Leveraging mid-level representations for complex activity recognition
MetadataShow full item record
Dynamic scene understanding requires learning representations of the components of the scene including objects, environments, actions and events. Complex activity recognition from images and videos requires annotating large datasets with action labels which is a tedious and expensive task. Thus, there is a need to design a mid-level or intermediate feature representation which does not require millions of labels, yet is able to generalize to semantic-level recognition of activities in visual data. This thesis makes three contributions in this regard. First, we propose an event concept-based intermediate representation which learns concepts via the Web and uses this representation to identify events even with a single labeled example. To demonstrate the strength of the proposed approaches, we contribute two diverse social event datasets to the community. We then present a use case of event concepts as a mid-level representation that generalizes to sentiment recognition in diverse social event images.

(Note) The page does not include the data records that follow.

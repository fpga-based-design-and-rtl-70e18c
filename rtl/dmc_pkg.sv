// dmc_pkg: sizes and types shared by the Decimal Matrix Code (DMC) blocks.
//
// A 32-bit data word D is cut into K = 8 symbols of m = 4 bits, arranged as a
// matrix of k1 = 2 rows by k2 = 4 columns (N = K x m). Symbol s holds
// D[4s+3:4s]; row 0 holds symbols 0..3 (D15..D0), row 1 symbols 4..7
// (D31..D16). Each row gives two 5-bit horizontal check groups: the integer
// sum of the symbols in columns c and c+2 (so H is 4 x 5 = 20 bits). The
// vertical check V is the bitwise XOR of the two rows (16 bits). The stored
// codeword is therefore 32 + 20 + 16 = 68 bits. All of these sizes follow
// the 32-bit configuration of the design; the codeword's field order inside
// a memory word ({H, V, D}) is this implementation's choice.
package dmc_pkg;

  localparam int unsigned DATA_W  = 32;              // N
  localparam int unsigned SYM_W   = 4;               // m
  localparam int unsigned NUM_SYM = DATA_W / SYM_W;  // K  = 8
  localparam int unsigned ROWS    = 2;               // k1
  localparam int unsigned COLS    = NUM_SYM / ROWS;  // k2 = 4
  localparam int unsigned HSUM_W  = SYM_W + 1;       // one horizontal group = 5 bits
  localparam int unsigned NUM_HG  = ROWS * COLS / 2; // horizontal groups = 4
  localparam int unsigned H_W     = NUM_HG * HSUM_W; // 20
  localparam int unsigned V_W     = COLS * SYM_W;    // 16
  localparam int unsigned CW_W    = H_W + V_W + DATA_W; // 68

  typedef logic [DATA_W-1:0] data_t;
  typedef logic [H_W-1:0]    hbits_t;
  typedef logic [V_W-1:0]    vbits_t;
  typedef logic [SYM_W-1:0]  sym_t;

  // One stored codeword, as fetched from memory (Fig. "fault tolerant memory").
  typedef struct packed {
    hbits_t h;
    vbits_t v;
    data_t  d;
  } codeword_t;

  // Per-group "non-zero" flags of the grouped syndrome.
  typedef struct packed {
    logic [NUM_HG-1:0] h_nz;  // H_syn group g = H_syn[5g+4:5g] is non-zero
    logic [COLS-1:0]   v_nz;  // V_syn group c = V_syn[4c+3:4c] is non-zero
  } syn_flags_t;

  // Horizontal group covering symbol s: symbols s and s+2 of a row share a
  // group; row 0 -> groups 0,1, row 1 -> groups 2,3.
  function automatic int unsigned hgroup_of(input int unsigned s);
    return (s / COLS) * (COLS / 2) + (s % (COLS / 2));
  endfunction

  // Vertical group covering symbol s: its column.
  function automatic int unsigned vgroup_of(input int unsigned s);
    return s % COLS;
  endfunction

endpackage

Second, we propose to train Generative Adversarial Networks (GANs) with video frames (which does not require labels), use the trained discriminator from GANs as an intermediate representation and finetune it on a smaller labeled video activity dataset to recognize actions in videos. This unsupervised pre-training step avoids any manual feature engineering, video frame encoding or searching for the best video frame sampling technique. Our third contribution is a self-supervised learning approach on videos that exploits both spatial and temporal coherency to learn feature representations on video data without any supervision. We demonstrate the transfer learning capability of this model on smaller labeled datasets. We present comprehensive experimental analysis on the self-supervised model to provide insights into the unsupervised pretraining paradigm and how it can help with activity recognition on target datasets which the model has never seen during training.